אָמַר רַבִּי אֶלְעָזָר: כׇּל הַמִּתְפַּלֵּל תְּפִלָּה שֶׁל שַׁחֲרִית לְאַחַר אַרְבַּע שָׁעוֹת לְרַבִּי יְהוּדָה עָלָיו הַכָּתוּב אוֹמֵר: ״נוּגֵי מִמּוֹעֵד אָסַפְתִּי מִמֵּךְ הָיוּ״. מַאי מַשְׁמַע דְּהַאי נוּגֵי לִישָּׁנָא דְצַעֲרָא הוּא? דִּכְתִיב: ״דָּלְפָה נַפְשִׁי מִתּוּגָה״. רַב נַחְמָן בַּר יִצְחָק אָמַר: מֵהָכָא: ״בְּתוּלוֹתֶיהָ נוּגוֹת וְהִיא מָר לָהּ״.

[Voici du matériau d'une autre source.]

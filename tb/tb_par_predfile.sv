// tb_par_predfile: self-checking test of the lane predicate file (par_predfile).
//
// Random compare dispatches (mark pt/pf with a tag) and write-backs (tagged, with
// per-thread enables and pt/pf values) against a reference model. Checked every
// cycle: values, valid bits and tags of p0..p7; p0 stays true and valid.
module tb_par_predfile;
  import par_pkg::*;

  localparam int T = 4;

  logic clk = 1'b0;
  logic rst_n = 1'b0;
  always #5 clk = ~clk;

  logic [NUM_PRED-1:0][T-1:0] value;
  logic [NUM_PRED-1:0]        valid;
  tag_t [NUM_PRED-1:0]        tag;
  logic                       mk_valid = 1'b0, wb_valid = 1'b0;
  logic [2:0]                 mk_pt = '0, mk_pf = '0, wb_pt = '0, wb_pf = '0;
  tag_t                       mk_tag = '0, wb_tag = '0;
  logic [T-1:0]               wb_we = '0, wb_vt = '0, wb_vf = '0;

  par_predfile #(.T(T)) dut (.*);

  int checks = 0, failures = 0;
  logic [7:0][T-1:0] pv;
  logic [7:0] vv;
  tag_t [7:0] tt;

  task automatic check(input string what, input logic ok);
    checks++;
    if (!ok) begin
      failures++;
      if (failures < 10) $display("FAIL: %s", what);
    end
  endtask

  initial begin
    repeat (20000) @(posedge clk);
    failures++;
    $display("FAIL: watchdog expired");
    $display("TB_RESULT checks=%0d failures=%0d", checks, failures);
    $finish;
  end

  initial begin
    pv = '0;
    pv[0] = '1;
    vv = '1;
    tt = '0;
    repeat (2) @(posedge clk);
    rst_n <= 1'b1;
    @(posedge clk);
    for (int i = 0; i < 4000; i++) begin
      mk_valid <= ($urandom_range(0, 2) == 0);
      mk_pt <= 3'($urandom);
      mk_pf <= 3'($urandom);
      mk_tag <= tag_t'($urandom);
      wb_valid <= ($urandom_range(0, 1) == 0);
      wb_pt <= 3'($urandom);
      wb_pf <= 3'($urandom);
      wb_we <= 4'($urandom);
      wb_vt <= 4'($urandom);
      wb_vf <= 4'($urandom);
      #1;
      wb_tag <= ($urandom_range(0, 3) != 0) ? tt[wb_pt] : tag_t'($urandom);
      @(posedge clk);
      if (wb_valid) begin
        if (wb_pt != 0) begin
          for (int t = 0; t < T; t++) if (wb_we[t]) pv[wb_pt][t] = wb_vt[t];
          if (tt[wb_pt] == wb_tag) vv[wb_pt] = 1'b1;
        end
        if (wb_pf != 0 && wb_pf != wb_pt) begin
          for (int t = 0; t < T; t++) if (wb_we[t]) pv[wb_pf][t] = wb_vf[t];
          if (tt[wb_pf] == wb_tag) vv[wb_pf] = 1'b1;
        end
      end
      if (mk_valid) begin
        if (mk_pt != 0) begin vv[mk_pt] = 1'b0; tt[mk_pt] = mk_tag; end
        if (mk_pf != 0) begin vv[mk_pf] = 1'b0; tt[mk_pf] = mk_tag; end
      end
      #1;
      for (int p = 0; p < 8; p++) begin
        check($sformatf("p%0d value", p), value[p] === pv[p]);
        check($sformatf("p%0d valid", p), valid[p] === vv[p]);
        if (p != 0) check($sformatf("p%0d tag", p), tag[p] === tt[p]);
      end
    end
    $display("TB_RESULT checks=%0d failures=%0d", checks, failures);
    $finish;
  end

endmodule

De même, Rabbi Elazar a dit : En ce qui concerne quiconque récite la prière du matin après quatre heures du jour, selon Rabbi Yehouda, le verset déclare : « Ceux qui sont dans la tristesse [nugei] loin des Fêtes, je les rassemblerai de toi, eux qui portaient pour toi le fardeau de l’insulte » (Sophonie 3:18). D’où peut-on déduire que nugei est une expression de tristesse ? Comme il est écrit : « Mon âme se consume de chagrin [tuga] » (Psaumes 119:28). Rav Naḥman bar Yitzḥak a dit : La preuve que nugei indique la souffrance vient d’ici : « Ses vierges sont attristées [nugot] et elle est dans l’amertume » (Lamentations 1:4).